**Records supplied**

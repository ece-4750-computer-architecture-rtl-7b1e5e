// fsm_cache_ctrl_tb: drives the FSM cache control unit with tag-match
// status values directly (no datapath) and checks, cycle by cycle, the state
// sequence seen through its outputs: MT -> MRD on a read hit, MT -> R0 -> R1
// -> MRD on a read miss, MT -> MWD on a write; the way chosen (the hitting way,
// else an invalid way, else the least recently used one); and that a write
// held up by cacheresp_rdy sends its memory write and data-array write once.
module fsm_cache_ctrl_tb;
  import cache_pkg::*;

  logic clk = 0, rst = 1;
  always #5 clk = ~clk;

  logic        cachereq_val, cachereq_rdy, cacheresp_val, cacheresp_rdy;
  req_type_e   cacheresp_type, memreq_type;
  logic        memreq_val;
  fsm_ctrl_t   ctrl;
  fsm_status_t status;
  logic [0:0]  idx;
  logic        hit_event, miss_event;

  fsm_cache_ctrl #(.NUM_SETS(2)) dut (.*);

  int checks = 0, failures = 0;

  task automatic check(input bit ok, input string what);
    checks++;
    if (!ok) begin failures++; $display("FAIL %0t: %s", $time, what); end
  endtask

  initial begin
    repeat (1000) @(posedge clk);
    failures++;
    $display("TB_RESULT checks=%0d failures=%0d", checks, failures);
    $finish;
  end

  // One request: accept it, present the tag match results in MT, then follow
  // the expected path. stall_cycles holds cacheresp_rdy low in MRD/MWD.
  task automatic req(input req_type_e t, input logic i, input logic m0, input logic m1,
                     input bit exp_hit, input logic exp_way, input int stall_cycles);
    @(negedge clk);
    cachereq_val = 1; cacheresp_rdy = 0;
    status = '{tarray0_match: 1'b0, tarray1_match: 1'b0, rtype: t};
    idx = i;
    #1 check(cachereq_rdy, "ready in MT");
    check(ctrl.req_reg_en, "request register loads");
    @(negedge clk);                       // MT with request
    cachereq_val = 0;
    status = '{tarray0_match: m0, tarray1_match: m1, rtype: t};
    #1 check(hit_event == exp_hit && miss_event == !exp_hit, "hit/miss event");
    check(!cacheresp_val && !memreq_val && !ctrl.darray_wen, "MT is quiet");
    if (t == REQ_READ && !exp_hit) begin
      @(negedge clk);                     // R0
      #1 check(memreq_val && memreq_type == REQ_READ && ctrl.z4b_sel && ctrl.memresp_reg_en,
               "R0 refill request");
      check(!ctrl.darray_wen && !cacheresp_val, "R0 writes nothing");
      @(negedge clk);                     // R1
      #1 check(ctrl.darray_wen && ctrl.darray_wdata_sel && ctrl.word_en_sel, "R1 line write");
      check(ctrl.tarray0_wen == (exp_way == 0) && ctrl.tarray1_wen == (exp_way == 1),
            $sformatf("R1 tag write to way %0d", exp_way));
      check(ctrl.way == exp_way, "R1 way");
      check(!memreq_val, "R1 no memory request");
    end
    for (int s = 0; s <= stall_cycles; s++) begin
      @(negedge clk);                     // MRD or MWD
      cacheresp_rdy = (s == stall_cycles);
      #1 check(cacheresp_val && cacheresp_type == t, "response valid");
      check(cachereq_rdy == cacheresp_rdy, "next request accepted with response");
      if (t == REQ_READ) begin
        check(ctrl.way == exp_way && !memreq_val && !ctrl.darray_wen, "MRD reads chosen way");
      end else begin
        check(memreq_val == (s == 0) && memreq_type == REQ_WRITE && !ctrl.z4b_sel,
              "MWD memory write sent once");
        check(ctrl.darray_wen == (exp_hit && s == 0), "MWD data write only on hit, once");
        if (exp_hit) check(ctrl.way == exp_way && !ctrl.word_en_sel && !ctrl.darray_wdata_sel,
                           "MWD word write to hit way");
      end
    end
    @(negedge clk);
    cacheresp_rdy = 0;
    #1 check(!cacheresp_val && cachereq_rdy, "back in MT, idle");
  endtask

  initial begin
    cachereq_val = 0; cacheresp_rdy = 0; idx = 0; status = '0;
    repeat (2) @(posedge clk);
    @(negedge clk) rst = 0;
    #1 check(cachereq_rdy && !cacheresp_val && !memreq_val, "idle after reset");

    // stale tag matches are ignored while lines are invalid
    req(REQ_READ,  0, 1, 1, 0, 0, 0);   // miss, way 0 invalid -> way 0
    req(REQ_READ,  0, 1, 0, 1, 0, 0);   // hit way 0
    req(REQ_READ,  0, 0, 1, 0, 1, 0);   // way 1 invalid: match ignored, miss -> way 1
    req(REQ_READ,  0, 0, 1, 1, 1, 1);   // hit way 1 (stall 1 cycle)
    req(REQ_READ,  0, 0, 0, 0, 0, 0);   // miss, LRU is way 0
    req(REQ_READ,  0, 1, 0, 1, 0, 0);   // hit way 0
    req(REQ_READ,  0, 0, 0, 0, 1, 0);   // miss, LRU is way 1
    req(REQ_WRITE, 0, 1, 0, 1, 0, 2);   // write hit way 0, ack held 2 cycles
    req(REQ_READ,  0, 0, 0, 0, 1, 0);   // miss: write hit made way 0 MRU -> way 1
    req(REQ_WRITE, 0, 0, 0, 0, 0, 1);   // write miss: no allocate
    req(REQ_READ,  1, 1, 1, 0, 0, 0);   // set 1 starts invalid
    req(REQ_READ,  1, 0, 0, 0, 1, 0);
    req(REQ_READ,  1, 0, 1, 1, 1, 0);
    $display("TB_RESULT checks=%0d failures=%0d", checks, failures);
    $finish;
  end
endmodule
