// prefetch_buffer: next-line hardware prefetcher with a small buffer of
// whole lines, placed between a cache and main memory.
//
// It sits on the cache's combinational memory interface and presents the same
// interface to memory, so the cache sees no change in timing. Each entry holds
// a line address (tag) and a 16-byte line. The stream of line reads it sees
// is the cache's miss stream; for each one it predicts that the next
// sequential line will miss next and remembers that line as a pending
// prefetch (a newer prediction replaces an older one). In the first cycle the
// memory port is idle, the pending line is read from memory, unless already
// buffered, into the next entry in round-robin order.
//
// A line read that finds its line in the buffer is answered from the buffer
// and the entry is freed (the line moves into the cache); otherwise it goes to
// memory in the same cycle. Word writes pass straight to memory and also
// update a buffered copy of their line, so the buffer never returns stale
// data. The prediction rule (next line), the entry count and the round-robin
// replacement are this design's choices.
//
// Outputs: hit_event pulses when a read is served from the buffer,
// prefetch_event when a prefetch read is sent to memory.
module prefetch_buffer
  import cache_pkg::*;
#(
  parameter int unsigned NUM_ENTRIES = 4
) (
  input  logic              clk,
  input  logic              rst,
  // cache side
  input  logic              creq_val,
  input  mem_req_t          creq,
  output logic [LINE_W-1:0] cresp_data,
  // memory side
  output logic              mreq_val,
  output mem_req_t          mreq,
  input  logic [LINE_W-1:0] mresp_data,
  output logic              hit_event,
  output logic              prefetch_event
);

  localparam int unsigned LA_W  = ADDR_W - 4;   // line address width
  localparam int unsigned PTR_W = (NUM_ENTRIES > 1) ? $clog2(NUM_ENTRIES) : 1;

  logic [NUM_ENTRIES-1:0] valid;
  logic [LA_W-1:0]        tag   [NUM_ENTRIES];
  logic [LINE_W-1:0]      line  [NUM_ENTRIES];
  logic [PTR_W-1:0]       alloc;
  logic                   pend_v;
  logic [LA_W-1:0]        pend_la;

  logic c_read, c_write;
  logic [LA_W-1:0] c_la;
  assign c_read  = creq_val && (creq.rtype == REQ_READ);
  assign c_write = creq_val && (creq.rtype == REQ_WRITE);
  assign c_la    = creq.addr[ADDR_W-1:4];

  // lookup of the cache request's line
  logic             c_hit;
  logic [PTR_W-1:0] c_way;
  always_comb begin
    c_hit = 1'b0;
    c_way = '0;
    for (int k = 0; k < NUM_ENTRIES; k++)
      if (valid[k] && tag[k] == c_la) begin
        c_hit = 1'b1;
        c_way = PTR_W'(k);
      end
  end

  // is the pending line already buffered?
  logic pend_have;
  always_comb begin
    pend_have = 1'b0;
    for (int k = 0; k < NUM_ENTRIES; k++)
      if (valid[k] && tag[k] == pend_la) pend_have = 1'b1;
  end

  logic issue;
  assign issue          = !creq_val && pend_v && !pend_have;
  assign hit_event      = c_read && c_hit;
  assign prefetch_event = issue;

  always_comb begin
    mreq_val = (creq_val && !(c_read && c_hit)) || issue;
    mreq     = creq;
    if (issue) begin
      mreq.rtype = REQ_READ;
      mreq.addr  = {pend_la, 4'h0};
      mreq.data  = '0;
    end
  end

  assign cresp_data = (c_read && c_hit) ? line[c_way] : mresp_data;

  always_ff @(posedge clk) begin
    if (rst) begin
      valid  <= '0;
      alloc  <= '0;
      pend_v <= 1'b0;
      pend_la <= '0;
    end else begin
      if (c_read) begin
        pend_v  <= 1'b1;
        pend_la <= c_la + 1'b1;
        if (c_hit) valid[c_way] <= 1'b0;
      end else if (issue || (pend_v && pend_have && !creq_val)) begin
        pend_v <= 1'b0;
      end
      if (c_write && c_hit)
        line[c_way][creq.addr[3:2]*WORD_W +: WORD_W] <= creq.data[WORD_W-1:0];
      if (issue) begin
        valid[alloc] <= 1'b1;
        tag[alloc]   <= pend_la;
        line[alloc]  <= mresp_data;
        alloc        <= (alloc == PTR_W'(NUM_ENTRIES - 1)) ? '0 : alloc + 1'b1;
      end
    end
  end

endmodule
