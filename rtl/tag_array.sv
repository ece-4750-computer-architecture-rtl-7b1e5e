// tag_array: one way of tag storage, modelled as a small single-ported SRAM
// with a combinational read and a clocked write.
//
// The caches in this library assume combinational SRAMs: the entry selected
// by `idx` appears on `rdata` in the same cycle, and when `wen` is high the
// entry is overwritten with `wdata` at the rising clock edge. One address
// serves both read and write (single port); the read during a write returns
// the old contents. Entries are not reset; validity is tracked by the cache
// controller in separate valid bits, as the design keeps them in the control
// unit.
//
// Parameters: NUM_ENTRIES sets (2 for the two-way FSM cache, 4 for the
// direct-mapped pipelined cache), TAG_W the tag width (27 and 26 bits).
module tag_array #(
  parameter int unsigned NUM_ENTRIES = 2,
  parameter int unsigned TAG_W       = 27,
  localparam int unsigned IDX_W      = (NUM_ENTRIES > 1) ? $clog2(NUM_ENTRIES) : 1
) (
  input  logic             clk,
  input  logic [IDX_W-1:0] idx,
  input  logic             wen,
  input  logic [TAG_W-1:0] wdata,
  output logic [TAG_W-1:0] rdata
);

  logic [TAG_W-1:0] mem [NUM_ENTRIES];

  assign rdata = mem[idx];

  always_ff @(posedge clk) begin
    if (wen) mem[idx] <= wdata;
  end

endmodule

**The task**
Begin at the top of the listing above and set down each line exactly. Stop after the line that contains "read miss, MT".

**Result**
repository ece-4750-computer-architecture-rtl-7b1e5e
// fsm_cache_ctrl_tb: drives the FSM cache control unit with tag-match
// status values directly (no datapath) and checks, cycle by cycle, the state
// sequence seen through its outputs: MT -> MRD on a read hit, MT -> R0 -> R1
// -> MRD on a read miss, MT -> MWD on a write; the way chosen (the hitting way,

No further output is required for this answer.